Investigators believe their findings may help reduce the negative of self-stigma and subjective symptom reporting burdening patients with depression.
Electroencephalography (EEG) can predict an antidepressant’s response, according to a new prognostic study led by Benjamin Schwartzmann, MSc, of the school of mechatronic systems engineering at Simon Fraser University in British Columbia.1
Schwartzmann and colleagues conducted the cohort study to prevent people from receiving ill side effects from antidepressants, namely those under the serotonin reuptake inhibitor (SSRI) drug class.
Previous studies examined EEG and how it could be used to determine an antidepressant’s response, but such studies were not robust enough to be implemented in a clinical setting, or contained conflicting data. While one study claimed there was lower theta activity recorded by the EEG when responding to several SSRI medications, another study claimed there was higher theta activity when responding to the SSRI, fluoxetine.
“Failure to replicate across studies can be attributed to small sample size and the complexity and heterogeneity of depression,” investigators wrote. “Testing individual EEG features in small, underpowered studies has hindered the development of EEG-based predictive models for clinical use.”
Thus, because of the small sample size, the data were inconclusive.
A study on this topic poses challenges—one being the type of EEG technology. Other study models used high-density devices with ≥64 channels, which require a lot of training and expertise to provide quality data; but for clinical viability, the EEG Signal should be easy to record. To conquer this challenge, portable EEG devices with fewer channels serve as an important tool.
To get conclusive data, the team collected 2 independent cohorts: the Canadian Biomarker Integration Network in Depression (CAN-BIND) and the Biosignatures of Antidepressant Response for Clinical Care (EMBARC).
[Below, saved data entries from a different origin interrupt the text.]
// ls_update: one adaptation step of the least-squares subband beamformer.
//
// For one subband it performs the recursion of the LS filter:
//   u   = P x                                   (P Hermitian, so x^H P = u^H)
//   P'  = l P - l^2 u u^H / (1 + l x^H u)       l = 1/lambda
//   v   = P' q_p
//   P_n = P' - g v v^H / (1 + g q_p^H v)        g = gamma_p (1 - lambda)
//   w_n = alpha w + (1 - alpha) P_n r_s
// i.e. the inverse of the total correlation matrix (calibration source
// correlation plus observed data correlation) is corrected by one rank-one
// term for the new snapshot x and one for the calibration eigen-pair
// (gamma_p, q_p), and the weights are smoothed towards P_n r_s.  The
// equations are the document's; the schedule below is this design's.
//
// How it works: a sequencer walks the steps above element by element, one
// complex multiply-accumulate per clock, in Q12.20 fixed point (the LS
// filter is fully fixed point in the document's hybrid scheme).  The two
// scalar divisions go through one shared sequential divider (fx_div).
// Cycle count per update, M = 4: 16 + 4 + 55 + 16 + 16 + 4 + 55 + 16 + 16 +
// 2 = 200 clocks from the start clock to the done clock.
//
// Interface: all inputs are sampled on the clock where start is high; done
// pulses for one clock when P_out and w_out hold the new values (they keep
// them until the next start).  The caller supplies l = 1/lambda and
// g = gamma_p (1 - lambda) already formed.
module ls_update
  import bf_pkg::*;
#(
  parameter int unsigned M = N_MICS
)(
  input  logic clk,
  input  logic rst_n,
  input  logic start,
  input  cfx_t P_in  [M][M],
  input  cfx_t x     [M],
  input  cfx_t qp    [M],
  input  fx_t  g,
  input  fx_t  lam_inv,
  input  fx_t  alpha,
  input  cfx_t rs    [M],
  input  cfx_t w_in  [M],
  output cfx_t P_out [M][M],
  output cfx_t w_out [M],
  output logic busy,
  output logic done
);

  localparam int unsigned IW = (M > 1) ? $clog2(M) : 1;

  typedef enum logic [3:0] {
    S_IDLE, S_U, S_E1, S_D1, S_P1, S_V, S_E2, S_D2, S_P2, S_T, S_DONE
  } state_t;
  state_t state;

  cfx_t P [M][M];
  cfx_t xr [M], qr [M], rsr [M], w [M], u [M], v [M];
  fx_t  gr, lr, ar, c;
  cfx_t acc;
  logic [IW-1:0] i, j;
  logic last_j, last_i;

  // shared divider
  logic div_start, div_done, div_busy;
  fx_t  div_num, div_den, div_q;
  fx_div u_div (
    .clk, .rst_n, .start(div_start), .num(div_num), .den(div_den),
    .busy(div_busy), .done(div_done), .q(div_q)
  );

  assign last_j = (j == IW'(M - 1));
  assign last_i = (i == IW'(M - 1));
  assign busy   = (state != S_IDLE);

  // one complex multiply-accumulate per clock; operands chosen by state
  cfx_t mac_a, mac_b, mac_sum;
  always_comb begin
    mac_a = CFX_ZERO;
    mac_b = CFX_ZERO;
    unique case (state)
      S_U:  begin mac_a = P[i][j]; mac_b = xr[j];  end
      S_E1: begin mac_a = c_conj(xr[i]); mac_b = u[i]; end
      S_V:  begin mac_a = P[i][j]; mac_b = qr[j];  end
      S_E2: begin mac_a = c_conj(qr[i]); mac_b = v[i]; end
      S_T:  begin mac_a = P[i][j]; mac_b = rsr[j]; end
      default: ;
    endcase
    mac_sum = c_add(acc, c_mul(mac_a, mac_b));
  end

  // rank-one correction of element (i, j): P - c * a_i * conj(a_j)
  cfx_t r1_vec_i, r1_vec_j, r1_term;
  always_comb begin
    r1_vec_i = (state == S_P1) ? u[i] : v[i];
    r1_vec_j = (state == S_P1) ? u[j] : v[j];
    r1_term  = c_rscale(c, c_mulc(r1_vec_i, r1_vec_j));
  end

  // scalar divisor of each step: 1 + s * Re(sum)
  fx_t den_next;
  always_comb begin
    den_next = fx_add(FX_ONE, fx_mul((state == S_E1) ? lr : gr, mac_sum.re));
  end

  always_ff @(posedge clk or negedge rst_n) begin
    if (!rst_n) begin
      state <= S_IDLE;
      done  <= 1'b0;
      i <= '0; j <= '0;
      acc <= CFX_ZERO; c <= '0;
      gr <= '0; lr <= '0; ar <= '0;
      div_start <= 1'b0; div_num <= '0; div_den <= '0;
      for (int a = 0; a < M; a++) begin
        xr[a] <= CFX_ZERO; qr[a] <= CFX_ZERO; rsr[a] <= CFX_ZERO;
        w[a] <= CFX_ZERO; u[a] <= CFX_ZERO; v[a] <= CFX_ZERO;
        for (int b = 0; b < M; b++) P[a][b] <= CFX_ZERO;
      end
    end else begin
      done      <= 1'b0;
      div_start <= 1'b0;
      unique case (state)
        S_IDLE: if (start) begin
          P   <= P_in;
          xr  <= x;
          qr  <= qp;
          rsr <= rs;
          w   <= w_in;
          gr  <= g;
          lr  <= lam_inv;
          ar  <= alpha;
          i <= '0; j <= '0; acc <= CFX_ZERO;
          state <= S_U;
        end
        // u = P x
        S_U: begin
          j <= last_j ? '0 : j + 1'b1;
          if (last_j) begin
            u[i] <= mac_sum;
            acc  <= CFX_ZERO;
            i    <= last_i ? '0 : i + 1'b1;
            if (last_i) state <= S_E1;
          end else acc <= mac_sum;
        end
        // x^H u, then c = l^2 / (1 + l x^H u)
        S_E1: begin
          i <= last_i ? '0 : i + 1'b1;
          if (last_i) begin
            acc       <= CFX_ZERO;
            div_num   <= fx_mul(lr, lr);
            div_den   <= den_next;
            div_start <= 1'b1;
            state     <= S_D1;
          end else acc <= mac_sum;
        end
        S_D1: if (div_done) begin
          c <= div_q;
          i <= '0; j <= '0;
          state <= S_P1;
        end
        // P' = l P - c u u^H
        S_P1: begin
          P[i][j] <= c_sub(c_rscale(lr, P[i][j]), r1_term);
          j <= last_j ? '0 : j + 1'b1;
          if (last_j) begin
            i <= last_i ? '0 : i + 1'b1;
            if (last_i) state <= S_V;
          end
        end
        // v = P' q
        S_V: begin
          j <= last_j ? '0 : j + 1'b1;
          if (last_j) begin
            v[i] <= mac_sum;
            acc  <= CFX_ZERO;
            i    <= last_i ? '0 : i + 1'b1;
            if (last_i) state <= S_E2;
          end else acc <= mac_sum;
        end
        // q^H v, then c = g / (1 + g q^H v)
        S_E2: begin
          i <= last_i ? '0 : i + 1'b1;
          if (last_i) begin
            acc       <= CFX_ZERO;
            div_num   <= gr;
            div_den   <= den_next;
            div_start <= 1'b1;
            state     <= S_D2;
          end else acc <= mac_sum;
        end
        S_D2: if (div_done) begin
          c <= div_q;
          i <= '0; j <= '0;
          state <= S_P2;
        end
        // P_n = P' - c v v^H
        S_P2: begin
          P[i][j] <= c_sub(P[i][j], r1_term);
          j <= last_j ? '0 : j + 1'b1;
          if (last_j) begin
            i <= last_i ? '0 : i + 1'b1;
            if (last_i) state <= S_T;
          end
        end
        // t = P_n r_s, w = alpha w + (1 - alpha) t
        S_T: begin
          j <= last_j ? '0 : j + 1'b1;
          if (last_j) begin
            w[i] <= c_add(c_rscale(ar, w[i]), c_rscale(fx_sub(FX_ONE, ar), mac_sum));
            acc  <= CFX_ZERO;
            i    <= last_i ? '0 : i + 1'b1;
            if (last_i) state <= S_DONE;
          end else acc <= mac_sum;
        end
        S_DONE: begin
          done  <= 1'b1;
          state <= S_IDLE;
        end
        default: state <= S_IDLE;
      endcase
    end
  end

  assign P_out = P;
  assign w_out = w;

  // a new update must not be requested while one is running
  assert property (@(posedge clk) disable iff (!rst_n) start |-> state == S_IDLE);

endmodule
The CAN-BIND group was an open-label trial used for internal validation with 125 participants with a median age of 36.4 years. They received an 8-week treatment regimen of 10 – 20 mg escitalopram.
Meanwhile, the EMBARC group was a randomized double-blind trial used for external validation with 105 participants who had the median age of 38.4 years. Here, 118 participants were randomized for placebo treatment.
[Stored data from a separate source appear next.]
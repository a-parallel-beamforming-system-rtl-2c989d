// tb_ls_update: self-checking test of one LS adaptation step.
// Builds a random Hermitian positive-definite P, random snapshot x, unit
// calibration eigenvector q, cross-correlation r_s and old weights, runs
// the block, and compares P_n and w_n with the same recursion evaluated here
// in double precision.  Also checks the 200-clock update time.
module tb_ls_update;
  import bf_pkg::*;

  localparam int M = 4;
  logic clk = 0, rst_n = 0, start = 0, busy, done;
  cfx_t P_in [M][M], x [M], qp [M], rs [M], w_in [M], P_out [M][M], w_out [M];
  fx_t  g, lam_inv, alpha;
  int checks = 0, failures = 0;

  always #5 clk = ~clk;

  ls_update #(.M(M)) dut (.*);

  initial begin
    #1_000_000;
    failures++;
    $display("watchdog expired");
    $display("TB_RESULT checks=%0d failures=%0d", checks, failures);
    $finish;
  end

  function automatic real rnd(real a);
    return ($itor($urandom_range(0, 20000)) - 10000.0) / 10000.0 * a;
  endfunction
  function automatic fx_t tofx(real r);
    return fx_t'($rtoi(r * 1048576.0));
  endfunction
  function automatic real fromfx(fx_t v);
    return $itor(v) / 1048576.0;
  endfunction

  real Pr [M][M], Pi [M][M], xr_ [M], xi_ [M], qr_ [M], qi_ [M];
  real rr [M], ri [M], wr [M], wi [M];
  real ur [M], ui [M], vr [M], vi [M];
  real lam, li, gg, al;

  task automatic check(string what, real got, real exp, real tol);
    real d;
    d = got - exp;
    checks++;
    if (d > tol || d < -tol) begin
      failures++;
      $display("%s: got %f expected %f", what, got, exp);
    end
  endtask

  task automatic one_case();
    real e, cc, nr, ni;
    int  cyc;
    lam = 0.9 + rnd(0.05);
    li  = 1.0 / lam;
    gg  = (1.0 + rnd(0.5) + 0.6) * (1.0 - lam);
    al  = 0.5 + rnd(0.4);
    // P = diag(d) + small Hermitian part
    for (int a = 0; a < M; a++)
      for (int b = a; b < M; b++) begin
        if (a == b) begin Pr[a][a] = 1.5 + rnd(0.5); Pi[a][a] = 0; end
        else begin
          Pr[a][b] = rnd(0.2); Pi[a][b] = rnd(0.2);
          Pr[b][a] = Pr[a][b]; Pi[b][a] = -Pi[a][b];
        end
      end
    nr = 0;
    for (int a = 0; a < M; a++) begin
      xr_[a] = rnd(0.8); xi_[a] = rnd(0.8);
      qr_[a] = rnd(1.0); qi_[a] = rnd(1.0);
      nr += qr_[a] * qr_[a] + qi_[a] * qi_[a];
      rr[a] = rnd(0.5); ri[a] = rnd(0.5);
      wr[a] = rnd(0.5); wi[a] = rnd(0.5);
    end
    for (int a = 0; a < M; a++) begin qr_[a] /= $sqrt(nr); qi_[a] /= $sqrt(nr); end
    // drive (quantised values are used by the reference too)
    for (int a = 0; a < M; a++) begin
      for (int b = 0; b < M; b++) begin
        P_in[a][b].re = tofx(Pr[a][b]); P_in[a][b].im = tofx(Pi[a][b]);
        Pr[a][b] = fromfx(P_in[a][b].re); Pi[a][b] = fromfx(P_in[a][b].im);
      end
      x[a].re = tofx(xr_[a]); x[a].im = tofx(xi_[a]);
      qp[a].re = tofx(qr_[a]); qp[a].im = tofx(qi_[a]);
      rs[a].re = tofx(rr[a]); rs[a].im = tofx(ri[a]);
      w_in[a].re = tofx(wr[a]); w_in[a].im = tofx(wi[a]);
      xr_[a] = fromfx(x[a].re); xi_[a] = fromfx(x[a].im);
      qr_[a] = fromfx(qp[a].re); qi_[a] = fromfx(qp[a].im);
      rr[a] = fromfx(rs[a].re); ri[a] = fromfx(rs[a].im);
      wr[a] = fromfx(w_in[a].re); wi[a] = fromfx(w_in[a].im);
    end
    lam_inv = tofx(li); li = fromfx(lam_inv);
    g = tofx(gg); gg = fromfx(g);
    alpha = tofx(al); al = fromfx(alpha);
    // reference: u = P x
    for (int a = 0; a < M; a++) begin
      ur[a] = 0; ui[a] = 0;
      for (int b = 0; b < M; b++) begin
        ur[a] += Pr[a][b] * xr_[b] - Pi[a][b] * xi_[b];
        ui[a] += Pr[a][b] * xi_[b] + Pi[a][b] * xr_[b];
      end
    end
    e = 0;
    for (int a = 0; a < M; a++) e += xr_[a] * ur[a] + xi_[a] * ui[a];
    cc = li * li / (1.0 + li * e);
    for (int a = 0; a < M; a++)
      for (int b = 0; b < M; b++) begin
        nr = li * Pr[a][b] - cc * (ur[a] * ur[b] + ui[a] * ui[b]);
        ni = li * Pi[a][b] - cc * (ui[a] * ur[b] - ur[a] * ui[b]);
        Pr[a][b] = nr; Pi[a][b] = ni;
      end
    for (int a = 0; a < M; a++) begin
      vr[a] = 0; vi[a] = 0;
      for (int b = 0; b < M; b++) begin
        vr[a] += Pr[a][b] * qr_[b] - Pi[a][b] * qi_[b];
        vi[a] += Pr[a][b] * qi_[b] + Pi[a][b] * qr_[b];
      end
    end
    e = 0;
    for (int a = 0; a < M; a++) e += qr_[a] * vr[a] + qi_[a] * vi[a];
    cc = gg / (1.0 + gg * e);
    for (int a = 0; a < M; a++)
      for (int b = 0; b < M; b++) begin
        Pr[a][b] -= cc * (vr[a] * vr[b] + vi[a] * vi[b]);
        Pi[a][b] -= cc * (vi[a] * vr[b] - vr[a] * vi[b]);
      end
    for (int a = 0; a < M; a++) begin
      nr = 0; ni = 0;
      for (int b = 0; b < M; b++) begin
        nr += Pr[a][b] * rr[b] - Pi[a][b] * ri[b];
        ni += Pr[a][b] * ri[b] + Pi[a][b] * rr[b];
      end
      wr[a] = al * wr[a] + (1.0 - al) * nr;
      wi[a] = al * wi[a] + (1.0 - al) * ni;
    end
    // run
    @(negedge clk);
    start = 1;
    @(negedge clk);
    start = 0;
    cyc = 1;
    while (!done) begin @(negedge clk); cyc++; end
    checks++;
    if (cyc != 200) begin failures++; $display("update took %0d clocks, expected 200", cyc); end
    for (int a = 0; a < M; a++) begin
      for (int b = 0; b < M; b++) begin
        check($sformatf("P[%0d][%0d].re", a, b), fromfx(P_out[a][b].re), Pr[a][b], 1e-4);
        check($sformatf("P[%0d][%0d].im", a, b), fromfx(P_out[a][b].im), Pi[a][b], 1e-4);
      end
      check($sformatf("w[%0d].re", a), fromfx(w_out[a].re), wr[a], 1e-4);
      check($sformatf("w[%0d].im", a), fromfx(w_out[a].im), wi[a], 1e-4);
    end
  endtask

  initial begin
    repeat (3) @(negedge clk);
    rst_n = 1;
    for (int t = 0; t < 10; t++) one_case();
    $display("TB_RESULT checks=%0d failures=%0d", checks, failures);
    $finish;
  end
endmodule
Other than using the two cohorts, the team’s study differentiated from previous studies because they reduced the number of EEG features.
Zhandnov’s previous study used features that came from 58 electrodes at the baseline,2 but the new study only used baseline data for clinical relevance and instead stuck with 32 electrodes.
Also, to lower the number of EEG features, the 32 electrodes were “grouped into 14 brain regions.”
“Compared with research-grade EEG devices with 64 or more channels, these devices are more suitable for clinical settings with limited resources and time, prioritizing cost-effectiveness, ease of use, patient comfort, and signal quality over spatial resolution,” investigators wrote.
The study also looked for balanced accuracy, sensitivity, and specificity, which was evaluated with either the normal approximation method or the Clopper-Pearson exact method.
A machine learning approach replaced a traditional statistical analysis in this study. Eligible participants included people aged 18-64 years old who had a major depressive disorder (MDD) diagnosis. The data was analyzed January - December 2022.
The results found that age or sex made no difference in the results in both CAN-BIND and EMBARC. The data showed EMBARC had significantly lower severity at baseline than participants.
The team fed the model trained from CAN-BIND with data from EMBARC to see how well the model could generalize new data and found that the model had a balanced accuracy of 63.7%, a sensitivity of 58.8%, and a specificity of 68.5%.
The model was then again tested with data from the EMBARC placebo group and the balanced accuracy was 48.7%
As with CAN-BLIND data, the model had a 64.2% balanced accuracy.
“Using objective measures such as EEG data to predict treatment response is preferable to relying on subjective variables in clinical setting,” the team wrote. “Objective biomarkers have been suggested to reduce the self-stigma associated with seeking help and reporting symptoms on clinical questionnaires.”
The team concluded by writing it would be better, in the future, to create a model focusing on a specific class of antidepressants, since this study featured a mix of the antidepressant’s escitalopram and sertraline.